From a brief look: If the size is small (e.g VL height), there is a way to hide the ugly motor, if the distribution system is good (looks similar to the VL one), has low retention AND if it can grind as well as the big Titans (since it shares the burrs) then this could be a winner.

P.S. This is the original thread from Kaffee Netz with more info and pics:

http://www.kaffee-netz.de/threads/sammelbestellung-fuer-die-cbcrema-muehle.61780/page-23


----------



## charris (Feb 17, 2014)

Some bigger pics here:

https://www.facebook.com/pages/Tidakas-Tamper-Trichter/177169315711579


----------



## Dylan (Dec 5, 2011)

I had not seen this before, it will be very interesting if it compares favourably to the VL.


----------



## jeebsy (May 5, 2013)

This is the one they only made 30 of before eh?


----------



## charris (Feb 17, 2014)

jeebsy said:


> This is the one they only made 30 of before eh?


I think these are the first 30 and they have sold 6 so far.


----------



## charris (Feb 17, 2014)

Dylan said:


> I had not seen this before, it will be very interesting if it compares favourably to the VL.

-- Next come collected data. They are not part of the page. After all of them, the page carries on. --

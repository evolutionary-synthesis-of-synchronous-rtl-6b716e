// table1_fsm: the four-state, one-input, one-output example machine, built
// as control logic plus two D flip-flops under a chosen state assignment.
//
// Transition and output table (present state: next state for I=0 / I=1,
// output for I=0 / I=1):
//   q0: q0 / q0, 0 / 0      q1: q2 / q2, 0 / 1
//   q2: q0 / q0, 1 / 0      q3: q2 / q2, 1 / 1
// The next state does not depend on I; the output is a Mealy output.
// CODE[i] is the two-bit code of state qi. The default is the cheaper
// assignment A1 = {q0=00, q1=10, q2=01, q3=11}; A0 = {00, 11, 01, 10} is the
// alternative. A code is read with its first written digit as bit 1.
// The control logic decodes the current code to a state, looks the table
// up and encodes the next state, so that any assignment yields the same
// input/output behaviour and synthesis derives the gates for it.
// As tabulated, q0 only ever returns to q0 and the other states all lead
// to it, so the machine reached from q0 stays there. Reset (active low,
// asynchronous) enters state q{INIT_STATE}, q0 by default; the reset, its
// selectable target and the digit order of the codes are this design's
// choices.
module table1_fsm #(
  parameter logic [1:0]  CODE [4]   = '{2'b00, 2'b10, 2'b01, 2'b11},
  parameter int unsigned INIT_STATE = 0
) (
  input  logic       clk,
  input  logic       rst_n,
  input  logic       in,
  output logic       out,
  output logic [1:0] state
);

  // Next state (index) and output for I=0 and I=1, by present state.
  localparam int unsigned NEXT [4] = '{0, 2, 0, 2};
  localparam logic [1:0]  OUTS [4] = '{2'b00, 2'b10, 2'b01, 2'b11}; // {O(I=1), O(I=0)}

  logic [1:0] idx;
  logic [1:0] next_code;

  always_comb begin
    idx = 2'd0;
    for (int i = 0; i < 4; i++)
      if (state == CODE[i]) idx = 2'(i);
    next_code = CODE[NEXT[idx]];
    out       = OUTS[idx][in];
  end

  state_reg #(
    .K          (2),
    .RESET_CODE (CODE[INIT_STATE])
  ) u_state (
    .clk   (clk),
    .rst_n (rst_n),
    .d     (next_code),
    .q     (state)
  );

endmodule
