// tb_table1_fsm: runs the example machine under both state assignments (A1,
// the default, and A0), once from each initial state, with random inputs,
// and compares outputs and state codes every cycle with the transition
// table held here by state index. It also checks that the machine settles
// in q0 within two cycles from any state; every machine is reset every 8 cycles, as the table implies.
module tb_table1_fsm;
  localparam logic [1:0] A0 [4] = '{2'b00, 2'b11, 2'b01, 2'b10};
  localparam logic [1:0] A1 [4] = '{2'b00, 2'b10, 2'b01, 2'b11};
  localparam int unsigned T_NEXT [4] = '{0, 2, 0, 2};
  localparam bit          T_O0   [4] = '{0, 0, 1, 1};
  localparam bit          T_O1   [4] = '{0, 1, 0, 1};

  logic       clk = 0, rst_n = 0, in;
  logic       out [8];
  logic [1:0] st  [8];
  int         checks = 0, failures = 0;
  int         visits [4];

  // Instance 2*i uses A1, 2*i+1 uses A0; both start in q_i.
  for (genvar i = 0; i < 4; i++) begin : g_init
    table1_fsm #(.CODE(A1), .INIT_STATE(i)) u_a1 (.clk(clk), .rst_n(rst_n), .in(in),
                                                  .out(out[2*i]), .state(st[2*i]));
    table1_fsm #(.CODE(A0), .INIT_STATE(i)) u_a0 (.clk(clk), .rst_n(rst_n), .in(in),
                                                  .out(out[2*i+1]), .state(st[2*i+1]));
  end

  always #5 clk = ~clk;

  initial begin
    #100000;
    failures++;
    $display("watchdog expired");
    $display("TB_RESULT checks=%0d failures=%0d", checks, failures);
    $finish;
  end

  initial begin
    int unsigned k [8];
    logic exp;
    in = 0;
    for (int j = 0; j < 8; j++) k[j] = j / 2;
    #16 rst_n = 1;  // released after the edge at t=15
    for (int c = 0; c < 200; c++) begin
      @(negedge clk);
      in = 1'($urandom);
      #1;
      for (int j = 0; j < 8; j++) begin
        exp = in ? T_O1[k[j]] : T_O0[k[j]];
        checks++;
        if (out[j] !== exp || st[j] !== ((j % 2 == 0) ? A1[k[j]] : A0[k[j]])) begin
          failures++;
          $display("FAIL cycle %0d inst %0d q%0d in=%b out=%b exp=%b state=%b", c, j, k[j],
                   in, out[j], exp, st[j]);
        end
        visits[k[j]]++;
      end
      if (c % 8 == 2) begin
        checks++;
        for (int j = 0; j < 8; j++)
          if (st[j] !== 2'b00) begin
            failures++;
            $display("FAIL inst %0d not in q0 after two cycles", j);
            break;
          end
      end
      @(posedge clk); #1;
      for (int j = 0; j < 8; j++) k[j] = T_NEXT[k[j]];
      if (c % 8 == 7) begin
        // restart every machine in its initial state
        rst_n = 0;
        #1 rst_n = 1;
        for (int j = 0; j < 8; j++) k[j] = j / 2;
      end
    end
    $display("state visits q0..q3: %0d %0d %0d %0d", visits[0], visits[1], visits[2], visits[3]);
    $display("TB_RESULT checks=%0d failures=%0d", checks, failures);
    $finish;
  end
endmodule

A big difference is that this is conical while the VL is flat.


----------



## jeebsy (May 5, 2013)

Ah right, i thought the first 30 all went immediately. There was a thread about them before and they sounded really interesting


----------



## jeebsy (May 5, 2013)

http://coffeeforums.co.uk/showthread.php?18220

http://coffeeforums.co.uk/showthread.php?18197


----------



## coffeechap (Apr 5, 2012)

interesting, as that will be not much more than the money people pay frank to modify and already 2000 euro grinder !!! very interesting, plus german engineering, we all know how they love tolerences.


----------



## Mrboots2u (May 10, 2013)

Somewhere in Whitley bay there is man which his hand hovering over the

" buy " button now


----------



## Dylan (Dec 5, 2011)

charris said:


> A big difference is that this is conical while the VL is flat.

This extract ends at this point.